La verdad concuerdo con la chusma, si alguien me cambiara la vida en ese nivel, de menos buscaría saber un poco más sobre esa persona. Creo que lo hubiera seguido al menos por unas dos o tres semanas, aunque fuera solo por aquello de que me quedara ciego otra vez.
Ahora que lo pienso creo que estoy igual que Casimiro, Jesús me da todo lo que necesito, me garantiza una eternidad en el cielo, y la verdad creo que no sé mucho de él. No sé mucho sobre sus gustos, su personalidad, las cosas que le molestan, etc.; creo que solo recibo los beneficios, pero no me importa conocer al benefactor.

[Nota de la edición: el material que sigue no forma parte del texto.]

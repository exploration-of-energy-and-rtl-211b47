# Energy- and area-efficient coarse-grained reconfigurable fabrics

A stripe-based coarse-grained fabric maps a data-flow graph (DFG) by placing
one operation on each ALU. Rows of ALUs ("computational stripes") are joined
by rows of multiplexers ("interconnection stripes"), and data only flows
downward. Such a fabric has two costs. First, many ALUs do no arithmetic:
they only pass a value down to the stripe where it is needed. Second, DFGs of
signal- and image-processing kernels are narrow at the top and the bottom and
wide in the middle, so a rectangular fabric leaves many ALUs idle.

This RTL implements the fabric organisations of the thesis *Exploration of
Energy and Area Efficient Techniques for Coarse-Grained Reconfigurable Fabrics*
(A. Yadav, 2011), each of which attacks one of those costs:

| fabric | module | default size | what it changes |
|---|---|---|---|
| ICS-split, 33% DPs | `cgra_split` | 8x9 + 4x9 | two smaller fabrics in series instead of one big one |
| ICS-fold, 50% DPs | `cgra_fold` | 9x9, 2 cycles | the lower half of a mapping runs in the upper half's idle ALUs |
| multi-level vertical | `cgra_mlv` | 8x18 | operands can skip one or two stripes |
| horizontal | `cgra_hi` | 11x9 | operands from the left/right neighbour in the same stripe |
| fully connected | `cgra_fc` | 8x8 | any ALU feeds any other; no stripes |
| fully connected heterogeneous | `cgra_fc #(.HETERO(1))` | 8x8 | same, with 2 operations per ALU |
| three-dimensional | `cgra_3d` | 4x4x4 | four stacked layers with links along every line of four |

The fabrics are alternatives to one another, not parts of one chip.
`cgra_top` places all seven side by side, each with its own ports, and shares
only the fabric inputs. Sizes are W x H (ALUs per stripe x stripes). Each
default is the smallest size on which the thesis could map all seven
benchmark kernels for that organisation.

## The processing element

Every fabric uses the same element, `pe`. It holds one `alu` and three operand
multiplexers. The operands are left (`a`), right (`b`) and the selector (`s`)
of the multiplexer operation. Each operand independently picks one of these
sources:

| source | meaning |
|---|---|
| `SRC_WIN`, `idx` | entry `idx` of the element's interconnect window (the stripe above, or all other ALUs, or the 3D candidate list) |
| `SRC_SIDE`, `side` | fabric input `in_i[side]`: an *input coming from the side* (ICS) |
| `SRC_CONST` | the constant `k` held in the ALU's own configuration |
| `SRC_X1` / `SRC_X2` | grandparent / great-grandparent (`cgra_mlv`), or left / right neighbour (`cgra_hi`) |

Inputs coming from the side and in-ALU constants are the basis of every
fabric here. A constant or primary input is delivered straight to the ALU that
uses it. It is not routed down from the top edge through a column of pass
ALUs.

The ALU has 15 operations, NOP included: NOP, PASS, ADD, SUB, MUL (low 16
bits), AND, OR, XOR, NOT, SHL, SHR, SRA, LT (signed, 0/1), EQ (0/1) and MUX
(`s != 0 ? a : b`). Shift amounts are `b[3:0]`. A NOP ALU drives zero, so an
idle ALU does not toggle what it feeds. The parameter `OP_MASK` removes
operations. An operation that is masked out behaves like NOP, and synthesis
drops its hardware.

One configuration word per element is `cgra_pkg::cell_cfg_t` (63 bits):
`op`, three `opnd_cfg_t {src, idx, side}`, `phase` (used only by the fold
fabric) and the 16-bit constant `k`. The helper functions in
`tb/tb_ref_pkg.sv` (`mkc`, `win`, `side`, `kon`, `x1`, `x2`, `oc`, `widx`)
show how to write a mapping by hand.

All fabrics except the fold fabric are purely combinational: one evaluation is
one pass of the DFG. Configuration is an input port of every fabric. How
configuration words are stored or shifted in is left to the user.

## Stripe fabrics: interconnect, dedicated pass gates, early exits

`stripe_fabric` is the building block of the split and fold fabrics.

* **Interconnect window.** In the ALU of column `c`, window entry `k` reads
  parent column `(c + k - WIN/2) mod WP`, where `WP` is the width of the
  stripe above. With the default 8:1 window an ALU sees columns `c-4 .. c+3`.
  The function `widx(c, p, WIN, WP)` in the testbench package gives the entry
  that reaches parent column `p`. The first stripe's parents are the `top_i`
  vector.
* **Dedicated pass gates (DPs).** With `DP_N = 4, 3, 2` (25%, 33%, 50% DPs),
  the last column of every group of `DP_N` holds a `dp_gate` instead of an
  ALU. A DP has a single input: one result of the stripe above, picked
  through the same 8:1 window by the `a.idx` field of its configuration.
  Entry 4 is the element straight above. A value that skips a stripe, often
  an ALU result, therefore costs a DP instead of a pass ALU. A DP is active
  when its configured `op` is not NOP and outputs zero when idle. `DP_N = 0`
  means no DPs.
* **Early exit rows.** Each of the 8 output ports reads the ALU at
  `(row, col)` of its `out_cfg_t`. Only exit rows can be read. The last row is
  always an exit row. `EXIT_STRIDE = 1` makes every row except the first an
  exit row; `EXIT_STRIDE = 2` gives rows 2, 4, 6 … (1-based). A port that
  points elsewhere reads zero. So a result that is ready early needs no pass
  ALUs to reach the bottom.

## Split fabric (`cgra_split`)

The left fabric (8x9) takes the fabric inputs. The right fabric (4x9) is
narrower. The right fabric's first stripe reads the left fabric's last stripe
through an ordinary 8:1 interconnection stripe. Both evaluate in the same
pass. Output port `n` takes its exit value from the left fabric when
`ocfg[n].sel = 1` and from the right fabric otherwise. Results can therefore
leave from the middle of the graph. Both fabrics have 1-in-3 DPs.

## Fold fabric (`cgra_fold`): the only sequential design

A mapping that is up to about 2H stripes deep runs in two clock cycles on an
H-stripe fabric:

```
cycle 0  phase-0 elements active, first stripe fed from in_i
         last stripe -> fold register fb_q          outputs with sel=0 captured
cycle 1  phase-1 elements active, first stripe column c fed from
         fb_q[c] where fold_sel_i[c]=1, else from in_i[c]
                                                    outputs with sel=1 captured
```

Each element's `phase` bit says in which cycle it works. In the other cycle
it is forced to NOP. Between runs every element is idle.

Handshake: `start_i` is accepted on a rising edge while `busy_o` is low.
`done_o` pulses, and `out_o` holds the registered outputs, on the second
rising edge after that. `start_i` is ignored while busy. Reset is
asynchronous and active low. The defaults are 9x9 with 1-in-2 DPs.

## Multi-level vertical interconnect (`cgra_mlv`)

Each operand has a 4:1 choice among:

* the stripe above, through a 5:1 window (`c-2 .. c+2`);
* the side input (or the ALU constant);
* the ALU two stripes up in the same column (`SRC_X1`);
* the ALU three stripes up in the same column (`SRC_X2`).

One operand therefore reaches 7 ALUs and one fabric input. A value used two
or three stripes lower needs no pass ALUs. Links that would point above the
first stripe read zero. The size is 8x18, with no DPs and exits on every
second row.

## Horizontal interconnect (`cgra_hi`)

Each operand has a 4:1 choice among:

* the stripe above, through an 8:1 window;
* the side input (or the ALU constant);
* the left neighbour (`SRC_X1`);
* the right neighbour (`SRC_X2`).

A chain of dependent operations can then sit inside one stripe, and the
fabric gets shorter: 11x9. The end ALUs read zero from the missing neighbour.

## Fully connected fabrics (`cgra_fc`)

The 64 ALUs (ALU `i = row*8 + col`) are placed as an 8x8 square but have no
stripes. Each operand has a 64:1 multiplexer over the other 63 ALUs plus the
side input. With `SRC_WIN`, `idx` is the producing ALU's index. An ALU cannot
read itself: its own index reads zero. Data may zig-zag in any direction, so
no ALU is ever a pass gate. The price is a very large interconnect.

The early exits here are a row *and* a column. Exit-row entry `c` takes the
ALU of column `c` at row `xrow_sel_i[c]`. Exit-column entry `r` takes the ALU
of row `r` at column `xcol_sel_i[r]`. Final port `n` reads exit-row entry
`osel_i[n]` when that is below 8, and otherwise exit-column entry
`osel_i[n]-8`. Two results in the same column can leave by different routes.

With `HETERO = 1`, every row has reduced ALUs that hold NOP plus two
operations (`cgra_pkg::hetero_mask`):

| row | 0 | 1 | 2 | 3 | 4 | 5 | 6 | 7 |
|---|---|---|---|---|---|---|---|---|
| ops | ADD SUB | ADD MUL | AND OR | SHL SRA | SHR XOR | LT EQ | MUX PASS | NOT SUB |

A mapping must place each operation in a row that supports it. An operation
the row does not support yields zero.

## Three-dimensional fabric (`cgra_3d`)

This is the least obvious of the seven. The 64 ALUs form four 4x4 layers.
Layer `z = 0` is on top. ALU `(x, y, z)` has index `z*16 + y*4 + x`. Its
operand window is a list of 32 candidates:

Tal vez tú no eres así, tal vez tú sí sabes mucho de la persona de Jesús, y si es el caso no me resta más que felicitarte y decirte que te envidio. Y si eres como yo, que solo gozamos de los beneficios sin conocer al benefactor, te invito a que comencemos a buscarlo. Puedes investigar con tu sacerdote, monje, diácono, pastor, o líder de secta favorito, ok, tal vez eso de la secta no va. Ya en serio, puedes hacer algo aún mejor, puedes investigar de primera mano y buscar en la biblia. Sea cual sea el método con el que inicies, la invitación es la misma, busca conocer a Jesús a nivel personal, no solo como el genio de la lámpara que satisface tus necesidades o cumple tus deseos. Su amistad vale mucho más que cualquier otro beneficio.
Feliz lunes.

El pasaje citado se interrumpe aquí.